Bueno si es para tu casa no hace falta un amplificador de 100 o 150 watts, con esa potencia vasa despertar a los muertos, ja.

Te digo que 30w es muy buena potencia para lo que buscas no te mates haciando cosas mas complicadas y caras.

El tda2050 es bueno pero estaria mejor algo mas de potencia. hay varios tda pero si queres hacer el 2050 (te lo recomiendo para empezar) tepaso la pcb. 
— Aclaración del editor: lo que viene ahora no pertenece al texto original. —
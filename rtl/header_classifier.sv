// header_classifier: CAM-based hardware header classifier of the SNIC.
//
// Power proxying rules are equality rules on the source address, source port
// and destination port (TCP) or on the destination port alone (UDP), for
// frames addressed to the host. The three fields are partitioned into three
// binary CAMs indexed by rule number; the host address sits in a register and
// is checked by a plain compare. The header processing unit parses the MAC
// receive stream and searches the CAMs one after another, stopping at the
// first miss; the match address unit intersects the unencoded match vectors.
// The classifier only taps the receive stream, so it adds nothing to the
// frame's path into the Rx FIFO.
//
// Interface: rule_wr_* loads rule rule_wr_addr (rule_wr_kind = RULE_NONE
// deletes it); host_ip_wr loads the host address. For every frame one
// descriptor (desc_valid pulse) gives class, action and matching rule; wake
// pulses together with a descriptor whose action is ACT_WAKE.
// Timing: see header_processing_unit (TCP decided 4 cycles after the last
// destination port byte, UDP 2 cycles). NUM_RULES defaults to the 100-rule
// set the classifier was evaluated with. Keeping a rule kind next to each row
// (to tell TCP from UDP rules) is this design's choice.
// The match address unit's combined vector (mau_vec) is not used further:
// only hit, multi and the lowest address go into the descriptor.
module header_classifier
  import snic_pkg::*;
#(
  parameter int unsigned NUM_RULES = 100
) (
  input  logic        clk,
  input  logic        rst_n,
  input  logic [7:0]  rx_data,
  input  logic        rx_valid,
  input  logic        rx_last,
  // rule and host address loading (from the host, before standby)
  input  logic        rule_wr_en,
  input  logic [$clog2(NUM_RULES)-1:0] rule_wr_addr,
  input  rule_kind_e  rule_wr_kind,
  input  logic [31:0] rule_wr_src_ip,
  input  logic [15:0] rule_wr_sport,
  input  logic [15:0] rule_wr_dport,
  input  logic        host_ip_wr,
  input  logic [31:0] host_ip_wr_data,
  // result
  output logic        desc_valid,
  output pkt_desc_t   desc,
  output logic        wake
);
  localparam int unsigned RAW = $clog2(NUM_RULES);

  initial assert (NUM_RULES <= (1 << DESC_RULE_AW))
    else $error("NUM_RULES exceeds the descriptor rule address");

  logic [31:0]          host_ip;
  rule_kind_e           kind [NUM_RULES];
  logic [NUM_RULES-1:0] tcp_mask, udp_mask;

  always_ff @(posedge clk) begin
    if (!rst_n) begin
      host_ip <= '0;
      for (int i = 0; i < NUM_RULES; i++) kind[i] <= RULE_NONE;
    end else begin
      if (host_ip_wr) host_ip <= host_ip_wr_data;
      if (rule_wr_en) kind[rule_wr_addr] <= rule_wr_kind;
    end
  end

  always_comb begin
    for (int i = 0; i < NUM_RULES; i++) begin
      tcp_mask[i] = (kind[i] == RULE_TCP);
      udp_mask[i] = (kind[i] == RULE_UDP);
    end
  end

  logic        sa_search, sp_search, dp_search;
  logic [31:0] sa_key;
  logic [15:0] sp_key, dp_key;
  logic [NUM_RULES-1:0] sa_vec, sp_vec, dp_vec, mau_vec;
  logic        use_sa, use_sp, use_dp, tcp_rules;
  logic        mau_hit, mau_multi;
  logic [RAW-1:0] mau_addr;

  cam #(.WIDTH(32), .DEPTH(NUM_RULES)) u_sa_cam (
    .clk, .rst_n,
    .wr_en(rule_wr_en), .wr_addr(rule_wr_addr), .wr_data(rule_wr_src_ip),
    .wr_valid(rule_wr_kind == RULE_TCP),
    .search_en(sa_search), .key(sa_key), .match_vec(sa_vec));

  cam #(.WIDTH(16), .DEPTH(NUM_RULES)) u_sp_cam (
    .clk, .rst_n,
    .wr_en(rule_wr_en), .wr_addr(rule_wr_addr), .wr_data(rule_wr_sport),
    .wr_valid(rule_wr_kind == RULE_TCP),
    .search_en(sp_search), .key(sp_key), .match_vec(sp_vec));

  cam #(.WIDTH(16), .DEPTH(NUM_RULES)) u_dp_cam (
    .clk, .rst_n,
    .wr_en(rule_wr_en), .wr_addr(rule_wr_addr), .wr_data(rule_wr_dport),
    .wr_valid(rule_wr_kind != RULE_NONE),
    .search_en(dp_search), .key(dp_key), .match_vec(dp_vec));

  match_address_unit #(.DEPTH(NUM_RULES)) u_mau (
    .sa_vec, .sp_vec, .dp_vec, .use_sa, .use_sp, .use_dp,
    .rule_mask(tcp_rules ? tcp_mask : udp_mask),
    .match_vec(mau_vec), .hit(mau_hit), .multi(mau_multi), .addr(mau_addr));

  header_processing_unit #(.NUM_RULES(NUM_RULES)) u_hpu (
    .clk, .rst_n, .rx_data, .rx_valid, .rx_last, .host_ip,
    .sa_search, .sa_key, .sp_search, .sp_key, .dp_search, .dp_key,
    .use_sa, .use_sp, .use_dp, .tcp_rules,
    .mau_hit, .mau_multi, .mau_addr,
    .desc_valid, .desc, .wake);

endmodule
Dejame que te armo un combo con la placa del tda y la fuente de alimentacion.


saludos


----------



## leop4 (Nov 4, 2008)

has pensado hacerlo en puente? yo lo hice y me mueve unos de 15" jeje cualquier cosa aca tenes mas información: https://www.forosdeelectronica.com/...50-lm1875-puente-simple-pre-tl072-pcbs-14305/


----------



## German Volpe (Nov 5, 2008)

bueno muchas gracias voy ver cuando lo hago


----------



## larguirucho (May 21, 2010)

Hola a todos los amigos del foro, una pregunta con respecto al pcb del tda vi que va con una fuente partida.... de que voltaje es y de que amperaje, se puede armar con fuente simple me pasarias el pcb con fuente simple.


----------



## Fogonazo (May 21, 2010)

larguirucho dijo:


> Hola a todos los amigos del foro, una pregunta con respecto al pcb del tda vi que va con una fuente partida.... de que voltaje es y de que amperaje, se puede armar con fuente simple me pasarias el pcb con fuente simple.
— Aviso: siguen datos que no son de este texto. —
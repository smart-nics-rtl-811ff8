// tb_header_classifier: self-checking test of the CAM header classifier.
//
// Loads a rule set (TCP three-field rules, UDP destination-port rules, two
// rules sharing one flow to provoke a multiple match, one rule in the last
// CAM row), then streams Ethernet frames one byte per clock, back to back:
// directed frames of every class (ARP, non-IP, ICMP, TCP/UDP hit and miss,
// wrong destination, other IP protocol, IP options, runt) followed by random
// TCP/UDP frames. A reference model in the testbench predicts each
// descriptor and the cycle it must appear (1 cycle after the Ethernet type
// byte for ARP/non-IP, 1 after the destination address for drop/ICMP/other,
// 2/3/4 after the destination port for a TCP miss in the first/second CAM or
// a full TCP lookup, 2 for UDP). It also counts CAM searches to check that a
// TCP miss stops the sequential search early, and checks wake pulses.
module tb_header_classifier;
  import snic_pkg::*;

  localparam int unsigned NUM_RULES = 100;
  localparam int unsigned RAW = $clog2(NUM_RULES);
  localparam logic [31:0] HOST = 32'hC0A8_0164;   // 192.168.1.100

  logic clk = 1'b0, rst_n = 1'b0;
  always #5 clk = ~clk;

  logic [7:0]  rx_data = '0;
  logic        rx_valid = 1'b0, rx_last = 1'b0;
  logic        rule_wr_en = 1'b0;
  logic [RAW-1:0] rule_wr_addr = '0;
  rule_kind_e  rule_wr_kind = RULE_NONE;
  logic [31:0] rule_wr_src_ip = '0;
  logic [15:0] rule_wr_sport = '0, rule_wr_dport = '0;
  logic        host_ip_wr = 1'b0;
  logic [31:0] host_ip_wr_data = '0;
  logic        desc_valid, wake;
  pkt_desc_t   desc;

  header_classifier #(.NUM_RULES(NUM_RULES)) dut (.*);

  int checks = 0, failures = 0;
  int unsigned cyc = 0;
  always @(negedge clk) cyc <= cyc + 1;

  task automatic check(input bit ok, input string what);
    checks++;
    if (!ok) begin
      failures++;
      $display("FAIL: %s", what);
    end
  endtask

  // ------------------------------------------------------------ rule model
  rule_kind_e  r_kind [NUM_RULES];
  logic [31:0] r_sa   [NUM_RULES];
  logic [15:0] r_sp   [NUM_RULES];
  logic [15:0] r_dp   [NUM_RULES];

  task automatic load_rule(input int a, input rule_kind_e k, input logic [31:0] sa,
                           input logic [15:0] sp, input logic [15:0] dp);
    @(negedge clk);
    rule_wr_en = 1'b1; rule_wr_addr = RAW'(a); rule_wr_kind = k;
    rule_wr_src_ip = sa; rule_wr_sport = sp; rule_wr_dport = dp;
    r_kind[a] = k; r_sa[a] = sa; r_sp[a] = sp; r_dp[a] = dp;
    @(negedge clk);
    rule_wr_en = 1'b0;
  endtask

  typedef struct {
    pkt_desc_t d;
    int unsigned when;   // negedge count at which desc_valid must be seen
  } exp_t;
  exp_t expq[$];

  int n_wake_exp = 0, n_wake_seen = 0;
  int n_tcp_full = 0, n_tcp_early = 0, n_multi = 0, n_udp = 0;

  // Reference classification; returns the decision byte index and latency.
  function automatic void ref_model(input logic [7:0] f[], output pkt_desc_t d,
                                    output int dec_byte, output int lat);
    logic [15:0] et;
    logic [7:0]  pr;
    logic [31:0] sa, da;
    logic [15:0] sp, dp;
    int l4, nm, first;
    d = '{cls: CLS_OTHER, action: ACT_DROP, rule_hit: 1'b0, multi_match: 1'b0, rule_addr: '0};
    lat = 1;
    if (f.size() < 14) begin dec_byte = f.size() - 1; return; end
    et = {f[12], f[13]};
    dec_byte = 13;
    if (et == ETHERTYPE_ARP) begin d.cls = CLS_ARP; d.action = ACT_PROXY; return; end
    if (et != ETHERTYPE_IPV4) begin d.action = ACT_WAKE; return; end
    if (f.size() < 34) begin dec_byte = f.size() - 1; return; end
    pr = f[23];
    sa = {f[26], f[27], f[28], f[29]};
    da = {f[30], f[31], f[32], f[33]};
    dec_byte = 33;
    d.cls = (pr == IPPROTO_ICMP) ? CLS_ICMP : (pr == IPPROTO_TCP) ? CLS_TCP :
            (pr == IPPROTO_UDP) ? CLS_UDP : CLS_OTHER;
    if (da != HOST) begin d.action = ACT_DROP; return; end
    if (pr == IPPROTO_ICMP) begin d.action = ACT_PROXY; return; end
    if (pr != IPPROTO_TCP && pr != IPPROTO_UDP) begin d.action = ACT_WAKE; return; end
    l4 = 14 + 4 * ((f[14][3:0] < 5) ? 5 : f[14][3:0]);
    if (f.size() < l4 + 4) begin
      d.cls = CLS_OTHER; d.action = ACT_DROP; dec_byte = f.size() - 1; return;
    end
    sp = {f[l4], f[l4+1]};
    dp = {f[l4+2], f[l4+3]};
    dec_byte = l4 + 3;
    nm = 0; first = -1;
    if (pr == IPPROTO_TCP) begin
      bit any_sa = 0, any_sp = 0;
      for (int i = 0; i < NUM_RULES; i++)
        if (r_kind[i] == RULE_TCP && r_sa[i] == sa) any_sa = 1;
      for (int i = 0; i < NUM_RULES; i++)
        if (r_kind[i] == RULE_TCP && r_sa[i] == sa && r_sp[i] == sp) any_sp = 1;
      for (int i = 0; i < NUM_RULES; i++)
        if (r_kind[i] == RULE_TCP && r_sa[i] == sa && r_sp[i] == sp && r_dp[i] == dp) begin
          nm++; if (first < 0) first = i;
        end
      lat = !any_sa ? 2 : !any_sp ? 3 : 4;
    end else begin
      for (int i = 0; i < NUM_RULES; i++)
        if (r_kind[i] == RULE_UDP && r_dp[i] == dp) begin
          nm++; if (first < 0) first = i;
        end
      lat = 2;
    end
    d.action      = (nm > 0) ? ACT_PROXY : ACT_WAKE;
    d.rule_hit    = nm > 0;
    d.multi_match = nm > 1;
    d.rule_addr   = (nm > 0) ? DESC_RULE_AW'(first) : '0;
  endfunction

  // ------------------------------------------------------------ frames
  function automatic void mk_ip(ref logic [7:0] f[], input logic [7:0] proto,
                                input logic [31:0] sa, input logic [31:0] da,
                                input logic [15:0] sp, input logic [15:0] dp,
                                input int ihl = 5, input int len = 64);
    int l4;
    f = new[len];
    foreach (f[i]) f[i] = 8'(i * 7 + 3);
    f[12] = 8'h08; f[13] = 8'h00;
    f[14] = {4'h4, 4'(ihl)};
    f[23] = proto;
    {f[26], f[27], f[28], f[29]} = sa;
    {f[30], f[31], f[32], f[33]} = da;
    l4 = 14 + 4 * ihl;
    {f[l4], f[l4+1]} = sp;
    {f[l4+2], f[l4+3]} = dp;
  endfunction

  task automatic send(input logic [7:0] f[]);
    pkt_desc_t d;
    int db, lat;
    ref_model(f, d, db, lat);
    for (int i = 0; i < f.size(); i++) begin
      rx_data = f[i]; rx_valid = 1'b1; rx_last = (i == f.size() - 1);
      if (i == db) begin
        expq.push_back('{d: d, when: cyc + lat});
        // 2.5 Mpackets/s at 125 MHz leaves 50 cycles per frame.
        if (f.size() >= 64) check(db + lat <= 50, "classified within 50 cycles of the first byte");
        if (d.action == ACT_WAKE) n_wake_exp++;
        if (d.cls == CLS_TCP && lat == 4) n_tcp_full++;
        if (d.cls == CLS_TCP && (lat == 2 || lat == 3)) n_tcp_early++;
        if (d.multi_match) n_multi++;
        if (d.cls == CLS_UDP && d.action == ACT_PROXY) n_udp++;
      end
      @(negedge clk);
    end
    rx_valid = 1'b0; rx_last = 1'b0;
  endtask

  // ------------------------------------------------------------ monitor
  int n_desc = 0;
  exp_t e;
  always @(negedge clk) begin
    if (rst_n && wake) n_wake_seen++;
    if (rst_n && desc_valid) begin
      n_desc++;
      if (expq.size() == 0) begin
        check(0, "unexpected descriptor");
      end else begin
        e = expq.pop_front();
        check(desc == e.d, $sformatf("descriptor %0d: got %p expected %p", n_desc, desc, e.d));
        check(cyc == e.when, $sformatf("descriptor %0d: at cycle %0d expected %0d", n_desc, cyc, e.when));
      end
    end
  end

  // Count CAM searches to see the early stop of the sequential search.
  int sa_searches = 0, sp_searches = 0, dp_searches = 0;
  always @(posedge clk) begin
    if (dut.sa_search) sa_searches++;
    if (dut.sp_search) sp_searches++;
    if (dut.dp_search) dp_searches++;
  end

  initial begin
    repeat (200000) @(posedge clk);
    failures++;
    $display("FAIL: watchdog");
    $display("TB_RESULT checks=%0d failures=%0d", checks, failures);
    $finish;
  end

  logic [7:0] f[];
  int sa0, sp0, dp0;

  initial begin
    foreach (r_kind[i]) r_kind[i] = RULE_NONE;
    repeat (3) @(negedge clk);
    rst_n = 1'b1;
    @(negedge clk);
    host_ip_wr = 1'b1; host_ip_wr_data = HOST;
    @(negedge clk);
    host_ip_wr = 1'b0;
    load_rule(0,  RULE_TCP, 32'h0A00_0005, 16'd5000, 16'd80);
    load_rule(1,  RULE_TCP, 32'h0A00_0006, 16'd5000, 16'd80);
    load_rule(2,  RULE_UDP, 32'h0,         16'd0,    16'd5353);
    load_rule(3,  RULE_TCP, 32'h0A00_0005, 16'd6000, 16'd22);
    load_rule(5,  RULE_TCP, 32'h0A00_0008, 16'd1234, 16'd8080);
    load_rule(6,  RULE_TCP, 32'h0A00_0008, 16'd1234, 16'd8080);
    load_rule(7,  RULE_UDP, 32'h0,         16'd0,    16'd4000);
    load_rule(99, RULE_TCP, 32'h0A00_0007, 16'd7000, 16'd443);
    repeat (2) @(negedge clk);

    // ARP
    f = new[64]; foreach (f[i]) f[i] = 8'(i); f[12] = 8'h08; f[13] = 8'h06; send(f);
    // IPv6: not proxiable, wake
    f[12] = 8'h86; f[13] = 8'hDD; send(f);
    // ICMP to host
    mk_ip(f, IPPROTO_ICMP, 32'h0A00_0009, HOST, 0, 0); send(f);
    // TCP to another host: drop
    mk_ip(f, IPPROTO_TCP, 32'h0A00_0005, 32'hC0A8_0165, 5000, 80); send(f);
    // TCP rule 0
    mk_ip(f, IPPROTO_TCP, 32'h0A00_0005, HOST, 5000, 80); send(f);
    // TCP: source address miss (stop after first CAM)
    sa0 = sa_searches; sp0 = sp_searches; dp0 = dp_searches;
    mk_ip(f, IPPROTO_TCP, 32'h0A00_00FF, HOST, 5000, 80); send(f);
    repeat (6) @(negedge clk);
    check(sa_searches == sa0 + 1 && sp_searches == sp0 && dp_searches == dp0,
          "source address miss must not search the port CAMs");
    // TCP: source port miss (stop after second CAM)
    sa0 = sa_searches; sp0 = sp_searches; dp0 = dp_searches;
    mk_ip(f, IPPROTO_TCP, 32'h0A00_0005, HOST, 5001, 80); send(f);
    repeat (6) @(negedge clk);
    check(sa_searches == sa0 + 1 && sp_searches == sp0 + 1 && dp_searches == dp0,
          "source port miss must not search the destination port CAM");
    // TCP: destination port miss
    mk_ip(f, IPPROTO_TCP, 32'h0A00_0005, HOST, 5000, 81); send(f);
    // TCP rule in last row, multiple match, IP options
    mk_ip(f, IPPROTO_TCP, 32'h0A00_0007, HOST, 7000, 443); send(f);
    mk_ip(f, IPPROTO_TCP, 32'h0A00_0008, HOST, 1234, 8080); send(f);
    mk_ip(f, IPPROTO_TCP, 32'h0A00_0005, HOST, 6000, 22, 6); send(f);
    // UDP hit and miss; UDP ignores source fields
    mk_ip(f, IPPROTO_UDP, 32'h0102_0304, HOST, 999, 5353); send(f);
    mk_ip(f, IPPROTO_UDP, 32'h0102_0304, HOST, 999, 5354); send(f);
    // TCP to a UDP rule's port: no match
    mk_ip(f, IPPROTO_TCP, 32'h0A00_0005, HOST, 5000, 5353); send(f);
    // Other IP protocol to host (GRE): wake
    mk_ip(f, 8'd47, 32'h0A00_0005, HOST, 0, 0); send(f);
    // Runt frame: drop
    f = new[10]; foreach (f[i]) f[i] = 8'hAA; send(f);
    // Delete rule 0 and retry its flow: now a miss
    load_rule(0, RULE_NONE, 32'h0A00_0005, 16'd5000, 16'd80);
    mk_ip(f, IPPROTO_TCP, 32'h0A00_0005, HOST, 5000, 80); send(f);

    // Random TCP/UDP traffic, back to back.
    for (int n = 0; n < 300; n++) begin
      logic [31:0] sa;
      logic [15:0] sp, dp;
      logic [7:0]  pr;
      int k;
      k = $urandom_range(0, 3);
      sa = (k == 0) ? 32'h0A00_0005 : (k == 1) ? 32'h0A00_0006 : (k == 2) ? 32'h0A00_0008 : $urandom;
      k = $urandom_range(0, 3);
      sp = (k == 0) ? 16'd5000 : (k == 1) ? 16'd1234 : (k == 2) ? 16'd6000 : 16'($urandom);
      k = $urandom_range(0, 4);
      dp = (k == 0) ? 16'd80 : (k == 1) ? 16'd8080 : (k == 2) ? 16'd5353 : (k == 3) ? 16'd22 : 16'd4000;
      pr = $urandom_range(0, 1) ? IPPROTO_TCP : IPPROTO_UDP;
      mk_ip(f, pr, sa, ($urandom_range(0, 9) == 0) ? 32'h0A0A_0A0A : HOST, sp, dp, 5,
            $urandom_range(64, 100));
      send(f);
      if ($urandom_range(0, 3) == 0) repeat ($urandom_range(1, 5)) @(negedge clk);
    end

    repeat (10) @(negedge clk);
    check(expq.size() == 0, $sformatf("%0d descriptors missing", expq.size()));
    check(n_wake_seen == n_wake_exp, $sformatf("wake pulses %0d expected %0d", n_wake_seen, n_wake_exp));
    check(n_tcp_full > 0 && n_tcp_early > 0 && n_multi > 0 && n_udp > 0,
          "every lookup kind exercised");
    $display("descriptors=%0d tcp_full=%0d tcp_early_stop=%0d multi=%0d udp_hits=%0d wakes=%0d",
             n_desc, n_tcp_full, n_tcp_early, n_multi, n_udp, n_wake_seen);
    $display("TB_RESULT checks=%0d failures=%0d", checks, failures);
    $finish;
  end
endmodule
¿ Miraste el link que hay en el mensaje #5 ?


----------



## huguito22 (Jul 8, 2010)

hola a todos los del foro
yo soy estudiante de electrónica y estoy tratando de empezar con esto del audio por mi cuenta.
estoy haciendo un amplificador con un TDA 2050. y se alimenta con 15v + 15v.
queria saver si eso puede mover con tranquilidad dos woffer de 10" por 8 ohm
y queria preguntarles como puedo hacer para poner dos amplificadores juntos ,para hacer sonido ESTEREO.
bueno desde ya muchas gracias.


----------



## Cacho (Jul 8, 2010)

Puede mover perfectamente bien un parlante de 10", o de 15", o de 18". En definitiva, puede mover cualquier parlante que se le conecte.
Es más, para moverlos alcanza con conectarles una pila AAA entre sus bornes...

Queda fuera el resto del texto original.